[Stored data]
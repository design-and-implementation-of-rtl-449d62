// data_mem: data memory on a Wishbone slave port, separate from the
// instruction memory.
//
// One 32-bit word per access. A strobe with we_i high writes the bytes
// selected by sel_i at the rising edge; a strobe with we_i low registers the
// addressed word into dat_o at the rising edge. ack_o is raised one cycle
// after every strobe inside a cycle, so a load's data is valid in the cycle
// after the request; stall_o and err_o are always low. The word index is
// adr_i[ADDR_WIDTH+1:2]; higher address bits are ignored.
//
// Splitting data and instruction memory, the byte-masked write and the
// one-cycle acknowledge follow the core's memory description; the default
// depth of 512 words uses the same ADDR_WIDTH as the instruction memory,
// which is this design's choice.
module data_mem #(
  parameter int unsigned ADDR_WIDTH = 9,
  parameter int unsigned DATA_WIDTH = 32,
  parameter int unsigned NUM_WMASKS = 4
) (
  input  logic                  clk_i,
  input  logic                  rst_i,
  input  logic                  cyc_i,
  input  logic                  stb_i,
  input  logic                  we_i,
  input  logic [31:0]           adr_i,
  input  logic [DATA_WIDTH-1:0] dat_i,
  input  logic [NUM_WMASKS-1:0] sel_i,
  output logic                  stall_o,
  output logic                  ack_o,
  output logic                  err_o,
  output logic [DATA_WIDTH-1:0] dat_o
);
  localparam int unsigned DEPTH = 1 << ADDR_WIDTH;

  logic [DATA_WIDTH-1:0] mem [DEPTH];
  logic [ADDR_WIDTH-1:0] addr;

  assign addr    = adr_i[ADDR_WIDTH+1:2];
  assign stall_o = 1'b0;
  assign err_o   = 1'b0;

  always_ff @(posedge clk_i) begin
    if (stb_i && we_i) begin
      for (int b = 0; b < NUM_WMASKS; b++)
        if (sel_i[b]) mem[addr][b*8 +: 8] <= dat_i[b*8 +: 8];
    end
  end

  always_ff @(posedge clk_i)
    if (stb_i && !we_i) dat_o <= mem[addr];

  always_ff @(posedge clk_i) begin
    if (rst_i)      ack_o <= 1'b0;
    else if (cyc_i) ack_o <= stb_i;
    else            ack_o <= 1'b0;
  end

endmodule
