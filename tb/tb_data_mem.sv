// tb_data_mem: random byte-masked writes and reads on the data memory's
// Wishbone port against a model; checks that read data and ack appear one
// cycle after the strobe and that a read with no strobe keeps the last data.
`timescale 1ns/1ps
module tb_data_mem;
  localparam int AW = 6, DEPTH = 1 << AW;
  logic clk = 0, rst = 1, cyc = 0, stb = 0, we = 0;
  logic [31:0] adr = 0, dat_w = 0, dat_o;
  logic [3:0]  sel = 0;
  logic        stall, ack, err;
  logic [31:0] model [DEPTH];
  int checks = 0, failures = 0;

  data_mem #(.ADDR_WIDTH(AW)) dut (.clk_i(clk), .rst_i(rst), .cyc_i(cyc), .stb_i(stb),
    .we_i(we), .adr_i(adr), .dat_i(dat_w), .sel_i(sel), .stall_o(stall), .ack_o(ack),
    .err_o(err), .dat_o(dat_o));
  always #5 clk = ~clk;

  task automatic check(input bit ok, input string s);
    checks++; if (!ok) begin failures++; $display("FAIL: %s", s); end
  endtask

  initial begin
    #100000; failures++; $display("FAIL: watchdog");
    $display("TB_RESULT checks=%0d failures=%0d", checks, failures); $finish;
  end

  initial begin
    logic [31:0] last;
    bit have_last = 0;
    #22 rst = 0;
    for (int i = 0; i < DEPTH; i++) begin
      @(negedge clk);
      cyc = 1; stb = 1; we = 1; sel = 4'hF; adr = 32'(4 * i); dat_w = $urandom; model[i] = dat_w;
    end
    for (int n = 0; n < 2000; n++) begin
      int i;
      @(negedge clk);
      i = $urandom_range(DEPTH - 1);
      adr = 32'(4 * i) | 32'($urandom_range(3));
      stb = ($urandom_range(7) != 0);
      we = 1'($urandom); sel = 4'($urandom); dat_w = $urandom;
      @(posedge clk); #1;
      check(ack == stb, "ack one cycle after strobe");
      if (stb && we) begin
        for (int b = 0; b < 4; b++) if (sel[b]) model[i][8*b +: 8] = dat_w[8*b +: 8];
      end else if (stb) begin
        check(dat_o == model[i], $sformatf("read word %0d = %h expected %h", i, dat_o, model[i]));
        last = dat_o; have_last = 1;
      end else if (have_last) begin
        check(dat_o == last, "data held without strobe");
      end
    end
    $display("TB_RESULT checks=%0d failures=%0d", checks, failures);
    $finish;
  end
endmodule
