// decoder: turns one RV32IM instruction word into the decoded record dec_t
// carried down a pipeline.
//
// Extracts the register fields, the sign-extended immediate of the I, S, B,
// U or J format, the ALU operation and the control flags. Which register
// fields an instruction reads and whether it writes rd are derived from the
// opcode. SYSTEM (CSR, ECALL, EBREAK) and FENCE instructions decode to a NOP
// that reads and writes nothing: this core has no CSR file. An unknown opcode
// is treated the same way. Combinational.
//
// The instruction formats are those of the RISC-V base ISA and M extension;
// the record layout is this design's own.
module decoder
  import rv_pkg::*;
(
  input  logic        valid,
  input  logic [31:0] inst,
  input  logic [31:0] pc,
  output dec_t        dec
);
  logic [4:0] opc;
  logic [2:0] f3;
  logic [6:0] f7;
  logic [31:0] imm_i, imm_s, imm_b, imm_u, imm_j;

  assign opc   = inst[6:2];
  assign f3    = inst[14:12];
  assign f7    = inst[31:25];
  assign imm_i = {{20{inst[31]}}, inst[31:20]};
  assign imm_s = {{20{inst[31]}}, inst[31:25], inst[11:7]};
  assign imm_b = {{19{inst[31]}}, inst[31], inst[7], inst[30:25], inst[11:8], 1'b0};
  assign imm_u = {inst[31:12], 12'd0};
  assign imm_j = {{11{inst[31]}}, inst[31], inst[19:12], inst[20], inst[30:21], 1'b0};

  always_comb begin
    dec        = DEC_NOP;
    dec.pc     = pc;
    dec.opcode = opc;
    dec.funct3 = f3;
    dec.rs1    = inst[19:15];
    dec.rs2    = inst[24:20];
    dec.rd     = inst[11:7];
    if (valid && inst[1:0] == 2'b11) begin
      dec.valid = 1'b1;
      unique case (opc)
        OPC_LUI: begin
          dec.writes_rd = 1'b1; dec.imm = imm_u; dec.src_b_imm = 1'b1; dec.alu_op = ALU_PASSB;
        end
        OPC_AUIPC: begin
          dec.writes_rd = 1'b1; dec.imm = imm_u; dec.src_a_pc = 1'b1; dec.src_b_imm = 1'b1;
        end
        OPC_JAL: begin
          dec.writes_rd = 1'b1; dec.imm = imm_j; dec.is_jal = 1'b1;
        end
        OPC_JALR: begin
          dec.writes_rd = 1'b1; dec.uses_rs1 = 1'b1; dec.imm = imm_i; dec.is_jalr = 1'b1;
        end
        OPC_BRANCH: begin
          dec.uses_rs1 = 1'b1; dec.uses_rs2 = 1'b1; dec.imm = imm_b; dec.is_branch = 1'b1;
        end
        OPC_LOAD: begin
          dec.writes_rd = 1'b1; dec.uses_rs1 = 1'b1; dec.imm = imm_i; dec.src_b_imm = 1'b1;
          dec.is_load = 1'b1;
        end
        OPC_STORE: begin
          dec.uses_rs1 = 1'b1; dec.uses_rs2 = 1'b1; dec.imm = imm_s; dec.src_b_imm = 1'b1;
          dec.is_store = 1'b1;
        end
        OPC_OP_IMM: begin
          dec.writes_rd = 1'b1; dec.uses_rs1 = 1'b1; dec.imm = imm_i; dec.src_b_imm = 1'b1;
          unique case (f3)
            3'b000: dec.alu_op = ALU_ADD;
            3'b001: dec.alu_op = ALU_SLL;
            3'b010: dec.alu_op = ALU_SLT;
            3'b011: dec.alu_op = ALU_SLTU;
            3'b100: dec.alu_op = ALU_XOR;
            3'b101: dec.alu_op = inst[30] ? ALU_SRA : ALU_SRL;
            3'b110: dec.alu_op = ALU_OR;
            default: dec.alu_op = ALU_AND;
          endcase
        end
        OPC_OP: begin
          dec.writes_rd = 1'b1; dec.uses_rs1 = 1'b1; dec.uses_rs2 = 1'b1;
          if (f7 == 7'b0000001) begin
            unique case (f3)
              3'b000: dec.alu_op = ALU_MUL;
              3'b001: dec.alu_op = ALU_MULH;
              3'b010: dec.alu_op = ALU_MULHSU;
              3'b011: dec.alu_op = ALU_MULHU;
              3'b100: dec.alu_op = ALU_DIV;
              3'b101: dec.alu_op = ALU_DIVU;
              3'b110: dec.alu_op = ALU_REM;
              default: dec.alu_op = ALU_REMU;
            endcase
          end else begin
            unique case (f3)
              3'b000: dec.alu_op = inst[30] ? ALU_SUB : ALU_ADD;
              3'b001: dec.alu_op = ALU_SLL;
              3'b010: dec.alu_op = ALU_SLT;
              3'b011: dec.alu_op = ALU_SLTU;
              3'b100: dec.alu_op = ALU_XOR;
              3'b101: dec.alu_op = inst[30] ? ALU_SRA : ALU_SRL;
              3'b110: dec.alu_op = ALU_OR;
              default: dec.alu_op = ALU_AND;
            endcase
          end
        end
        default: ;  // FENCE, SYSTEM, unknown: no effect
      endcase
      if (dec.rd == 5'd0) dec.writes_rd = 1'b0;
    end
  end
endmodule
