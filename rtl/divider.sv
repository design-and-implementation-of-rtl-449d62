// divider: multi-cycle M-extension divide and remainder unit.
//
// A restoring shift-subtract divider on the operand magnitudes, one quotient
// bit per clock: 32 cycles per division plus one to load the operands. The
// signed forms (DIV, REM) divide magnitudes and fix the signs afterwards.
// Division by zero returns all ones as the quotient and the dividend as the
// remainder, and the overflow case -2^31 / -1 returns -2^31 and 0, as the
// RISC-V M extension requires.
//
// Interface: hold req high with op/a/b stable while the divide instruction
// sits in the execute stage. busy is high while the result is not ready; the
// execute stage is stalled on busy. done goes high with result valid and
// stays high until advance (the instruction leaves execute), after which a
// new request can start. Start to done: 33 clock cycles.
//
// The core is described as implementing the M extension and its execute
// stage as having a stall input; the iterative algorithm and its timing are
// this design's choices.
module divider
  import rv_pkg::*;
(
  input  logic        clk,
  input  logic        rst_n,
  input  logic        req,
  input  alu_op_e     op,
  input  logic [31:0] a,
  input  logic [31:0] b,
  input  logic        advance,
  output logic        busy,
  output logic        done,
  output logic [31:0] result
);
  typedef enum logic [1:0] {S_IDLE, S_RUN, S_DONE} state_e;
  state_e      state;
  logic [5:0]  count;
  logic [31:0] quo, rem, dvs;
  logic        neg_q, neg_r, want_rem, by_zero;

  logic is_signed;
  logic [31:0] mag_a, mag_b;
  assign is_signed = (op == ALU_DIV || op == ALU_REM);
  assign mag_a     = (is_signed && a[31]) ? -a : a;
  assign mag_b     = (is_signed && b[31]) ? -b : b;

  logic [32:0] trial;
  assign trial = {rem, quo[31]} - {1'b0, dvs};

  always_ff @(posedge clk or negedge rst_n) begin
    if (!rst_n) begin
      state <= S_IDLE; count <= '0; quo <= '0; rem <= '0; dvs <= '0;
      neg_q <= 1'b0; neg_r <= 1'b0; want_rem <= 1'b0; by_zero <= 1'b0;
    end else begin
      unique case (state)
        S_IDLE: if (req) begin
          quo      <= mag_a;
          rem      <= '0;
          dvs      <= mag_b;
          neg_q    <= is_signed && (a[31] ^ b[31]);
          neg_r    <= is_signed && a[31];
          want_rem <= (op == ALU_REM || op == ALU_REMU);
          by_zero  <= (b == 32'd0);
          count    <= 6'd32;
          state    <= S_RUN;
        end
        S_RUN: begin
          // shift the next dividend bit into the partial remainder
          if (!trial[32]) begin
            rem <= trial[31:0];
            quo <= {quo[30:0], 1'b1};
          end else begin
            rem <= {rem[30:0], quo[31]};
            quo <= {quo[30:0], 1'b0};
          end
          count <= count - 6'd1;
          if (count == 6'd1) state <= S_DONE;
        end
        S_DONE: if (advance) state <= S_IDLE;
        default: state <= S_IDLE;
      endcase
    end
  end

  assign done = (state == S_DONE);
  assign busy = req && !done;

  always_comb begin
    if (want_rem)     result = neg_r ? -rem : rem;
    else if (by_zero) result = 32'hFFFF_FFFF;
    else              result = neg_q ? -quo : quo;
  end
endmodule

Description of the task:
Repeat only the lines above, from the first line of the entries through the line that contains "logic [ADDR_WIDTH-1:0] addr;", including both ends.

Response to the exercise:
repository design-and-implementation-of-rtl-449d62
// data_mem: data memory on a Wishbone slave port, separate from the
// instruction memory.
//
// One 32-bit word per access. A strobe with we_i high writes the bytes
// selected by sel_i at the rising edge; a strobe with we_i low registers the
// addressed word into dat_o at the rising edge. ack_o is raised one cycle
// after every strobe inside a cycle, so a load's data is valid in the cycle
// after the request; stall_o and err_o are always low. The word index is
// adr_i[ADDR_WIDTH+1:2]; higher address bits are ignored.
//
// Splitting data and instruction memory, the byte-masked write and the
// one-cycle acknowledge follow the core's memory description; the default
// depth of 512 words uses the same ADDR_WIDTH as the instruction memory,
// which is this design's choice.
module data_mem #(
  parameter int unsigned ADDR_WIDTH = 9,
  parameter int unsigned DATA_WIDTH = 32,
  parameter int unsigned NUM_WMASKS = 4
) (
  input  logic                  clk_i,
  input  logic                  rst_i,
  input  logic                  cyc_i,
  input  logic                  stb_i,
  input  logic                  we_i,
  input  logic [31:0]           adr_i,
  input  logic [DATA_WIDTH-1:0] dat_i,
  input  logic [NUM_WMASKS-1:0] sel_i,
  output logic                  stall_o,
  output logic                  ack_o,
  output logic                  err_o,
  output logic [DATA_WIDTH-1:0] dat_o
);
  localparam int unsigned DEPTH = 1 << ADDR_WIDTH;

  logic [DATA_WIDTH-1:0] mem [DEPTH];
  logic [ADDR_WIDTH-1:0] addr;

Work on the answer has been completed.